Collected data entries:
- - - - - - -
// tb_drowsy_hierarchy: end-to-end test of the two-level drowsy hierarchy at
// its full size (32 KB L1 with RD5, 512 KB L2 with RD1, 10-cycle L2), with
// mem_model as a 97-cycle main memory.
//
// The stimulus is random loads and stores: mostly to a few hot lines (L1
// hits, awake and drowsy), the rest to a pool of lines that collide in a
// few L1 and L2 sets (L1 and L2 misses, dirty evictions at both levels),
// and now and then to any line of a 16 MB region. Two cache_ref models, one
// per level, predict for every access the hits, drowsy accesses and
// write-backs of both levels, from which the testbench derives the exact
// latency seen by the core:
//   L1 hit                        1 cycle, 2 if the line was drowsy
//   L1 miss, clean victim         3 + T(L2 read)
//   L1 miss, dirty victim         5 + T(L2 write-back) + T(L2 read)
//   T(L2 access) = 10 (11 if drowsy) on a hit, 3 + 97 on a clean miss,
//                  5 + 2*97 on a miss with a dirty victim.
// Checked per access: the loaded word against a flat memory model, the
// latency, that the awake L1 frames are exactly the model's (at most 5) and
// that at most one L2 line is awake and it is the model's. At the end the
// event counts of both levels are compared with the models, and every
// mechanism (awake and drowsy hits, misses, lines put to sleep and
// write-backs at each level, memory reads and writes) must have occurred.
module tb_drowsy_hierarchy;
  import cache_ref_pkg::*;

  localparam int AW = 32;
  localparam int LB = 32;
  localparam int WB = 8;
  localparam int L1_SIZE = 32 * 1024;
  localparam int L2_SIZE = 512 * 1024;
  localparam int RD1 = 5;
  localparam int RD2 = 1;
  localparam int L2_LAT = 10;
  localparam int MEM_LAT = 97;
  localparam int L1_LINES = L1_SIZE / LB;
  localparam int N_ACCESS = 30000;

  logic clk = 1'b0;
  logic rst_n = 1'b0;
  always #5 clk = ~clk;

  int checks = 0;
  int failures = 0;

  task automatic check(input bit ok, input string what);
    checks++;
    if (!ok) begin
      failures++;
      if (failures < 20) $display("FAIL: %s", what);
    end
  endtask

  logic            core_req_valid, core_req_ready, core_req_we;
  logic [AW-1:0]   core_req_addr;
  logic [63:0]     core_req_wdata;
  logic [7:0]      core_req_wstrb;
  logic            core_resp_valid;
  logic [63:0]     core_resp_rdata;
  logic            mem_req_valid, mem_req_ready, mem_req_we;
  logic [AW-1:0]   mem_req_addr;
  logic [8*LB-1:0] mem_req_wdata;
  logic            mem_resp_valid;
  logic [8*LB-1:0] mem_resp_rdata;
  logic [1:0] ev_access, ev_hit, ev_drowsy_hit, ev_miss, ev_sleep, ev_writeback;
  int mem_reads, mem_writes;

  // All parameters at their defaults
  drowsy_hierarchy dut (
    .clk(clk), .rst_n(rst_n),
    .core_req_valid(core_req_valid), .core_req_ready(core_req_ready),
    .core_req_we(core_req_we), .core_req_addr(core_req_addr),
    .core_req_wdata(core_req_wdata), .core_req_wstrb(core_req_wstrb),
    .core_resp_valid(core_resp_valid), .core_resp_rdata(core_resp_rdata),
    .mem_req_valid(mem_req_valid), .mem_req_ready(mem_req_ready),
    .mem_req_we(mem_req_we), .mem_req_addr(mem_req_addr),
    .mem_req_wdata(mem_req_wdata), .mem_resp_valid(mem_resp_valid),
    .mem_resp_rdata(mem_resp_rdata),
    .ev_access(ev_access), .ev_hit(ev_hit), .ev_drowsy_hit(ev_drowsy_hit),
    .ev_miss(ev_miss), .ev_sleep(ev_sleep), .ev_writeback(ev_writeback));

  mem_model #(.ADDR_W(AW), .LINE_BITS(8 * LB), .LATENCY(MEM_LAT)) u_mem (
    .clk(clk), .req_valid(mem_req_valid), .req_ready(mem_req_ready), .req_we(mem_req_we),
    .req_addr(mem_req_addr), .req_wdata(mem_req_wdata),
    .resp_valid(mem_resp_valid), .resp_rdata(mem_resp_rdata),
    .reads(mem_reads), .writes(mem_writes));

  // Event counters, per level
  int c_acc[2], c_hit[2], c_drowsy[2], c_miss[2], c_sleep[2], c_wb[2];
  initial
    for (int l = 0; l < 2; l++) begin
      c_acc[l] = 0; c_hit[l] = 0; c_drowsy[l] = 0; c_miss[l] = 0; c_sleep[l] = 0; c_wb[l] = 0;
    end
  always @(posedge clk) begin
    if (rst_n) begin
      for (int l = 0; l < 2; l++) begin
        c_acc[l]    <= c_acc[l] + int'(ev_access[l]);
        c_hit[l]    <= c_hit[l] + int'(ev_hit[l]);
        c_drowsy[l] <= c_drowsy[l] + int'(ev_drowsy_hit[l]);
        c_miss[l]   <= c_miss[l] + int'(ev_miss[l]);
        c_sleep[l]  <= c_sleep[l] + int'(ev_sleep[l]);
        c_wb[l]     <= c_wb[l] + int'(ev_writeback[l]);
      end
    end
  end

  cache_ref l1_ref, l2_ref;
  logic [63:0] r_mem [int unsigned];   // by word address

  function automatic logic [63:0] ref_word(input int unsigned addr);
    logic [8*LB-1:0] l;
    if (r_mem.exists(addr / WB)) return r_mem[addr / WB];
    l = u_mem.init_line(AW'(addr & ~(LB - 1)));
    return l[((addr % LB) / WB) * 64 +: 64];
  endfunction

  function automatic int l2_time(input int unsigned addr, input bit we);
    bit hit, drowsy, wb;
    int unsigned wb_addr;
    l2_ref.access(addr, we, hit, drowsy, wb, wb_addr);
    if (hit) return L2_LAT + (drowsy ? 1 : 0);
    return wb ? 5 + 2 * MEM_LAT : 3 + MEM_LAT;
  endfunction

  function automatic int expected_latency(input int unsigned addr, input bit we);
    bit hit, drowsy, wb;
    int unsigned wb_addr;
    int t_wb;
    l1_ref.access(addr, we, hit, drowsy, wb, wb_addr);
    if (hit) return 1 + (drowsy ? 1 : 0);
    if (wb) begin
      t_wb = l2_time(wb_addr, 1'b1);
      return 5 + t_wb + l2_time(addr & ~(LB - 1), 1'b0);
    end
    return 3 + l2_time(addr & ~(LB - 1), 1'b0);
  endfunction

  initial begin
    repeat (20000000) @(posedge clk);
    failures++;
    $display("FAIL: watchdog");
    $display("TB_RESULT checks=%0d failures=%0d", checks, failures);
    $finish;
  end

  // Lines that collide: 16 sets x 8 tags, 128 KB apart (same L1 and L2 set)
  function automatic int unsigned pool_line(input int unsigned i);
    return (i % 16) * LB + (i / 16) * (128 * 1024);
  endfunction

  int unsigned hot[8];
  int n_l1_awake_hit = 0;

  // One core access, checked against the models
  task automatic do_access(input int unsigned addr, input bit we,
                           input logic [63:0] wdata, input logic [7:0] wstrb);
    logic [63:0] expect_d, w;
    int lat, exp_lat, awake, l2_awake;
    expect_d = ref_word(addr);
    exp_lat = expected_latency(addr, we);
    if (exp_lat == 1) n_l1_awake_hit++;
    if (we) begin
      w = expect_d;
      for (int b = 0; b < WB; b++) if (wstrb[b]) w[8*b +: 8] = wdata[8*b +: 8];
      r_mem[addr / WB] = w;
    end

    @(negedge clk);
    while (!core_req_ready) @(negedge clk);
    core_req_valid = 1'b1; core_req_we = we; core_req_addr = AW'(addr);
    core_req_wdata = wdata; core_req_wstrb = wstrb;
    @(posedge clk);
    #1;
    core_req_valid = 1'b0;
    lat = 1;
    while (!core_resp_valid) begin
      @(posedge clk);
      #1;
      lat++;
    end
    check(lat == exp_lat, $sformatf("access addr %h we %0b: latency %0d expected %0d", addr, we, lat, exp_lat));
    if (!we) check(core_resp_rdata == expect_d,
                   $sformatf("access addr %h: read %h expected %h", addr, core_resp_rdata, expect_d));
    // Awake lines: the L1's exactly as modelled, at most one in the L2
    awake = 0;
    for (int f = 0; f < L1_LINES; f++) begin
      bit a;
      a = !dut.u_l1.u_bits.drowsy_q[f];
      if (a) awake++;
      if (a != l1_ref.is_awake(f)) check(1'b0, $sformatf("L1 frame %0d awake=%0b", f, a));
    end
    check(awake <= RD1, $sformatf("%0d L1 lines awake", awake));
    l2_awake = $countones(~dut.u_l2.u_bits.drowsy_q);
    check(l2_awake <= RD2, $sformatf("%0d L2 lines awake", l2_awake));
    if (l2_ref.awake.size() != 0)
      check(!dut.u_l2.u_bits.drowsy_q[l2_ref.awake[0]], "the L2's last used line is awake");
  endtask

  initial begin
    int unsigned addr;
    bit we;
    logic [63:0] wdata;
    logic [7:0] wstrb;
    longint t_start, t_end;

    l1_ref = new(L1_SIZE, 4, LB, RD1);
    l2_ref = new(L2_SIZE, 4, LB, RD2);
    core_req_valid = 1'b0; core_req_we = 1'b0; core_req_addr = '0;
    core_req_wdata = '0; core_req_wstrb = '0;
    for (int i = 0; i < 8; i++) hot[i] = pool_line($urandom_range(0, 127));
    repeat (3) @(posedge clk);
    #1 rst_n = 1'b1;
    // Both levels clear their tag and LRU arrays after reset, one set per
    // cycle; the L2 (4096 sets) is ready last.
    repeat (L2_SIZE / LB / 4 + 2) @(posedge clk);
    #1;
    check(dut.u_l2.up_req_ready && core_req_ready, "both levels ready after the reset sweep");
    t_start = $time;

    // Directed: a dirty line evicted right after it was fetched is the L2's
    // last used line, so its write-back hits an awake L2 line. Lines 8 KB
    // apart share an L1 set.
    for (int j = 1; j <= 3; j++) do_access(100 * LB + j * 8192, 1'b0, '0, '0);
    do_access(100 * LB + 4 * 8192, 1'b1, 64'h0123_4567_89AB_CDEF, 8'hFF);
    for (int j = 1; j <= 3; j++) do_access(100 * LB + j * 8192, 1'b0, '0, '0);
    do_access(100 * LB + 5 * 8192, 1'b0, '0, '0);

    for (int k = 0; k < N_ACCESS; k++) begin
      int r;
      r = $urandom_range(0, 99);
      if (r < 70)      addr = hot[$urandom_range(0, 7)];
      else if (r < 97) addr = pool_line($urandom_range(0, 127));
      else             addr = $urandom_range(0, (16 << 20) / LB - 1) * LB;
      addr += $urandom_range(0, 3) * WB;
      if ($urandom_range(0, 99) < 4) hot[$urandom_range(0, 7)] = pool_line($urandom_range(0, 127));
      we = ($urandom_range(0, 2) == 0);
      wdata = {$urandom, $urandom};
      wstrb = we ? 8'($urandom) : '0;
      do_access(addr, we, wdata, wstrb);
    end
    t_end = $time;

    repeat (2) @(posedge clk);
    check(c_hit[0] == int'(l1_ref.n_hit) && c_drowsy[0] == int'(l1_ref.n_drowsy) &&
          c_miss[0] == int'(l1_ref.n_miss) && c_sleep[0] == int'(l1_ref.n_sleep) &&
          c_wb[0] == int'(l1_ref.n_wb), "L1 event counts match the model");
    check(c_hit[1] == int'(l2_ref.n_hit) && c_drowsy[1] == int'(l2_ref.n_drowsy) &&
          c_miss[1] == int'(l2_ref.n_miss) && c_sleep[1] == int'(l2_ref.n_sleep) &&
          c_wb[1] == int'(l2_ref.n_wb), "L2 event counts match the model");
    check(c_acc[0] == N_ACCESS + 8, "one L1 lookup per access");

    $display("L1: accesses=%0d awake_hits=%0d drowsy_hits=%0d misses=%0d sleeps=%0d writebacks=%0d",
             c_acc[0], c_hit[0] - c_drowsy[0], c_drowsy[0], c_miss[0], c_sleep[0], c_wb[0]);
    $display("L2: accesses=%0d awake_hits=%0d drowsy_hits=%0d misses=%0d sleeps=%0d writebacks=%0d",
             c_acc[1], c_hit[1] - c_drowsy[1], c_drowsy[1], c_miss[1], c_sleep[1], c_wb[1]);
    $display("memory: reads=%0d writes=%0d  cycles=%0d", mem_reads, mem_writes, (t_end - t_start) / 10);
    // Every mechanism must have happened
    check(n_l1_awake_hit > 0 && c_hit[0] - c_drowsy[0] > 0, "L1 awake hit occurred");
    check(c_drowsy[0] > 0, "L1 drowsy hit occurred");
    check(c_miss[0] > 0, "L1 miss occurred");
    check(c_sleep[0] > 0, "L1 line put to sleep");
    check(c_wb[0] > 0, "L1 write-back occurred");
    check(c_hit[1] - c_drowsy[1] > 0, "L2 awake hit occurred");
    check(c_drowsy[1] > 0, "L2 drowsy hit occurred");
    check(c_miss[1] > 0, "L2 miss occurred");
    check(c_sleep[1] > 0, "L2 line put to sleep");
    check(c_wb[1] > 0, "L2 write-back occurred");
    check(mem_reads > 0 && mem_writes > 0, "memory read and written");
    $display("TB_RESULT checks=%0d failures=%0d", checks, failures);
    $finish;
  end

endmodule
- - - - - - -
◆ **Problem description**: If a line of the data holds the string "checks", list it.

◆ **Solved problem**:
  int checks = 0;
    checks++;
    $display("TB_RESULT checks=%0d failures=%0d", checks, failures);
    $display("TB_RESULT checks=%0d failures=%0d", checks, failures);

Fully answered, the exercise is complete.